Wanda
Jules. Jules. Jules.
Ona żyje i stoi przed nią. Stoi przed Stevem i Wandą, oddycha i widzi ich na oczy. A jej oczy... w tych szarych tęczówkach nie widać już tej dawnej iskierki wesołości i beztroski. Jules wyglądała na zmęczoną, a jedno było pewne. Cóż, była całkowicie pijana.

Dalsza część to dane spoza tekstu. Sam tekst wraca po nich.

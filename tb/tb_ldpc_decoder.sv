// tb_ldpc_decoder: end-to-end test of the full-size decoder (576 bits, 4-bit
// messages, 6 iterations, default parameters).
//
// The testbench builds H edge by edge from the ldpc_pkg node functions, turns
// it into reduced row-echelon form to encode random codewords, and feeds the
// decoder LLRs for four kinds of word:
//   clean   - a codeword with confident LLRs: must stop at once (0 iterations);
//   light   - a codeword with 1-3 bits of wrong sign: must decode to it;
//   medium  - a codeword with 15-40 wrong bits: whatever happens, must match;
//   garbage - random LLRs: must run to the iteration limit.
// Every decode is compared bit-exactly with a reference min-sum model written
// here (hard decisions, posterior LLRs, syndrome, iterations, success) and
// the start-to-done latency must be 2 + 2k cycles. The mechanisms the decoder
// has are counted and each must occur: stop on a zero syndrome with no
// iteration, stop on a zero syndrome after corrections, stop at the iteration
// limit, message saturation, and a new start issued right after done.
module tb_ldpc_decoder;
  import ldpc_pkg::*;
  int checks = 0, failures = 0;
  logic clk = 1'b0;
  always #5 clk = ~clk;

  localparam int PREC = PREC_DEF;
  localparam int IMAX = IMAX_DEF;

  logic rst, start, busy, done, success;
  logic [2:0] iterations;
  logic [N-1:0] x;
  logic [M-1:0] syndrome;
  logic signed [PREC-1:0] llr_in [N], llr_out [N];

  ldpc_decoder dut (
    .clk(clk), .rst(rst), .start(start), .llr_in(llr_in), .busy(busy), .done(done),
    .success(success), .iterations(iterations), .x(x), .llr_out(llr_out), .syndrome(syndrome)
  );

  // ---------------------------------------------------------------- graph
  int cdeg [M], cvar [M][CDMAX], vdeg [N], vchk [N][VDMAX], vslot [N][VDMAX];
  logic [N-1:0] hrow [M];     // reduced row-echelon form of H
  int pivot [M];
  int rank;

  task automatic build_graph();
    for (int c = 0; c < M; c++) begin
      cdeg[c] = cn_deg(c);
      hrow[c] = '0;
      for (int k = 0; k < cdeg[c]; k++) begin
        cvar[c][k] = cn_var(c, k);
        hrow[c][cvar[c][k]] = 1'b1;
      end
    end
    for (int v = 0; v < N; v++) begin
      vdeg[v] = vn_deg(v);
      for (int j = 0; j < vdeg[v]; j++) begin
        vchk[v][j] = vn_chk(v, j);
        vslot[v][j] = -1;
        for (int k = 0; k < cdeg[vchk[v][j]]; k++) if (cvar[vchk[v][j]][k] == v) vslot[v][j] = k;
      end
    end
    // Gaussian elimination over GF(2).
    rank = 0;
    for (int col = 0; col < N && rank < M; col++) begin
      int p = -1;
      for (int r = rank; r < M; r++) if (hrow[r][col]) begin p = r; break; end
      if (p < 0) continue;
      begin logic [N-1:0] t = hrow[p]; hrow[p] = hrow[rank]; hrow[rank] = t; end
      for (int r = 0; r < M; r++) if (r != rank && hrow[r][col]) hrow[r] ^= hrow[rank];
      pivot[rank] = col;
      rank++;
    end
  endtask

  function automatic logic [N-1:0] encode();
    logic [N-1:0] cw, ispiv = '0;
    for (int r = 0; r < rank; r++) ispiv[pivot[r]] = 1'b1;
    for (int v = 0; v < N; v++) cw[v] = ispiv[v] ? 1'b0 : 1'($urandom_range(1));
    for (int r = 0; r < rank; r++) cw[pivot[r]] = ^(hrow[r] & cw);
    return cw;
  endfunction

  function automatic logic [M-1:0] ref_syn(logic [N-1:0] w);
    logic [M-1:0] s = '0;
    for (int c = 0; c < M; c++) for (int k = 0; k < cdeg[c]; k++) s[c] ^= w[cvar[c][k]];
    return s;
  endfunction

  // ---------------------------------------------------------------- model
  int m_llr [N], m_post [N], m_iter, m_sat;
  logic [N-1:0] m_x;
  logic m_ok;

  function automatic int clamp(int v);
    int lim = (1 << (PREC - 1)) - 1;
    return (v > lim) ? lim : (v < -lim) ? -lim : v;
  endfunction

  task automatic model();
    int R [M][CDMAX], Q [M][CDMAX];
    for (int c = 0; c < M; c++) for (int k = 0; k < CDMAX; k++) R[c][k] = 0;
    m_iter = 0;
    forever begin
      for (int v = 0; v < N; v++) begin
        int tot = m_llr[v];
        for (int j = 0; j < vdeg[v]; j++) tot += R[vchk[v][j]][vslot[v][j]];
        for (int j = 0; j < vdeg[v]; j++) begin
          int e = tot - R[vchk[v][j]][vslot[v][j]];
          if (clamp(e) != e) m_sat++;
          Q[vchk[v][j]][vslot[v][j]] = clamp(e);
        end
        m_post[v] = clamp(tot);
        m_x[v] = (tot < 0);
      end
      m_ok = (ref_syn(m_x) == '0);
      if (m_ok || m_iter == IMAX) break;
      for (int c = 0; c < M; c++) begin
        for (int k = 0; k < cdeg[c]; k++) begin
          int mn = 1000, s = 0;
          for (int kk = 0; kk < cdeg[c]; kk++) begin
            if (kk == k) continue;
            if (Q[c][kk] < 0) s ^= 1;
            if ((Q[c][kk] < 0 ? -Q[c][kk] : Q[c][kk]) < mn) mn = (Q[c][kk] < 0 ? -Q[c][kk] : Q[c][kk]);
          end
          R[c][k] = s ? -mn : mn;
        end
      end
      m_iter++;
    end
  endtask

  // ---------------------------------------------------------------- stimulus
  int n_clean_stop, n_corrected, n_limit, n_sat, n_b2b;

  task automatic make_llrs(logic [N-1:0] cw, int flips, bit garbage);
    for (int v = 0; v < N; v++) begin
      int mag = int'($urandom_range(7, 2));
      m_llr[v] = cw[v] ? -mag : mag;
      if (garbage) m_llr[v] = int'($urandom_range(14)) - 7;
    end
    for (int f = 0; f < flips; f++) begin
      int v = int'($urandom_range(N - 1));
      int mag = int'($urandom_range(3, 1));
      m_llr[v] = cw[v] ? mag : -mag;
    end
    for (int v = 0; v < N; v++) llr_in[v] = PREC'(m_llr[v]);
  endtask

  task automatic decode(logic [N-1:0] cw, string kind, bit must_decode, bit back_to_back);
    int cycles = 0;
    m_sat = 0;
    model();
    if (back_to_back) begin
      checks++;
      if (!done) failures++;
      n_b2b++;
    end
    start = 1'b1;
    @(posedge clk); #1;
    start = 1'b0;
    // cycles counts clock edges after the one that sampled start.
    while (!done && cycles < 100) begin @(posedge clk); #1; cycles++; end
    checks++;
    if (cycles != 2 + 2 * m_iter) begin
      failures++; $display("FAIL %s: latency %0d cycles, model %0d iterations", kind, cycles, m_iter);
    end
    checks++;
    if (int'(iterations) != m_iter || success != m_ok) begin
      failures++; $display("FAIL %s: iterations %0d success %0b, model %0d %0b", kind, iterations, success, m_iter, m_ok);
    end
    checks++;
    if (x != m_x) begin failures++; $display("FAIL %s: hard decisions differ from model", kind); end
    checks++;
    if (syndrome != ref_syn(x)) begin failures++; $display("FAIL %s: syndrome output wrong", kind); end
    for (int v = 0; v < N; v++) begin
      checks++;
      if (int'(llr_out[v]) != m_post[v]) begin
        failures++;
        if (failures < 20) $display("FAIL %s: llr_out[%0d]=%0d model %0d", kind, v, llr_out[v], m_post[v]);
      end
    end
    if (must_decode) begin
      checks++;
      if (!success || x != cw) begin failures++; $display("FAIL %s: word not corrected", kind); end
    end
    if (success && iterations == 0) n_clean_stop++;
    if (success && iterations != 0) n_corrected++;
    if (!success && int'(iterations) == IMAX) n_limit++;
    if (m_sat > 0) n_sat++;
    $display("%s: iterations=%0d success=%0b cycles=%0d", kind, iterations, success, cycles);
  endtask

  initial begin
    logic [N-1:0] cw;
    n_clean_stop = 0; n_corrected = 0; n_limit = 0; n_sat = 0; n_b2b = 0;
    rst = 1'b1; start = 1'b0;
    foreach (llr_in[i]) llr_in[i] = '0;
    build_graph();
    checks++;
    if (rank != M) begin failures++; $display("FAIL rank %0d", rank); end
    repeat (3) @(posedge clk); #1;
    rst = 1'b0;
    @(posedge clk); #1;
    for (int t = 0; t < 3; t++) begin
      cw = encode();
      checks++; if (ref_syn(cw) != '0) failures++;
      make_llrs(cw, 0, 0);
      decode(cw, "clean", 1, t > 0);
    end
    for (int t = 0; t < 10; t++) begin
      cw = encode();
      make_llrs(cw, 1 + t % 3, 0);
      decode(cw, "light", 1, 1);
      repeat (2) @(posedge clk); #1;
    end
    for (int t = 0; t < 6; t++) begin
      cw = encode();
      make_llrs(cw, 15 + 5 * t, 0);
      decode(cw, "medium", 0, 0);
    end
    for (int t = 0; t < 3; t++) begin
      cw = encode();
      make_llrs(cw, 0, 1);
      decode(cw, "garbage", 0, 0);
    end
    $display("mechanisms: clean_stop=%0d corrected=%0d limit=%0d saturation=%0d back_to_back=%0d",
             n_clean_stop, n_corrected, n_limit, n_sat, n_b2b);
    checks++; if (n_clean_stop == 0) failures++;
    checks++; if (n_corrected == 0) failures++;
    checks++; if (n_limit == 0) failures++;
    checks++; if (n_sat == 0) failures++;
    checks++; if (n_b2b == 0) failures++;
    $display("TB_RESULT checks=%0d failures=%0d", checks, failures);
    $finish;
  end

  initial begin
    repeat (5000) @(posedge clk);
    failures++;
    $display("watchdog expired");
    $display("TB_RESULT checks=%0d failures=%0d", checks, failures);
    $finish;
  end
endmodule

Wanda wiele razy we śnie wyobrażała sobie, że Moore żyje, ale jej wyobrażenie o dziewczynie diametralnie różniło się od żywej Jules stojącej przed nimi. Ta bowiem ma brązowe włosy. Wanda osobiście wolała ją jako blondynkę. W jej oczach czaił się jakiś dziwny wyraz zawodu kiedy spoglądała na Kapitana. Nie wyglądała na nastolatkę, jaką ją Wanda zapamiętała.
Maximoff stała jeszcze chwilę, po czym podeszła do niej wolno i objęła mocno. Dziewczyna wtuliła twarz w brązowe włosy Wandy i również objęła ją w tali. Jednak w tym uścisku było niewiele radości, czego Scarlet Witch się nie spodziewała. Wydawało jej się, że Jules wykaże się większym... entuzjazmem.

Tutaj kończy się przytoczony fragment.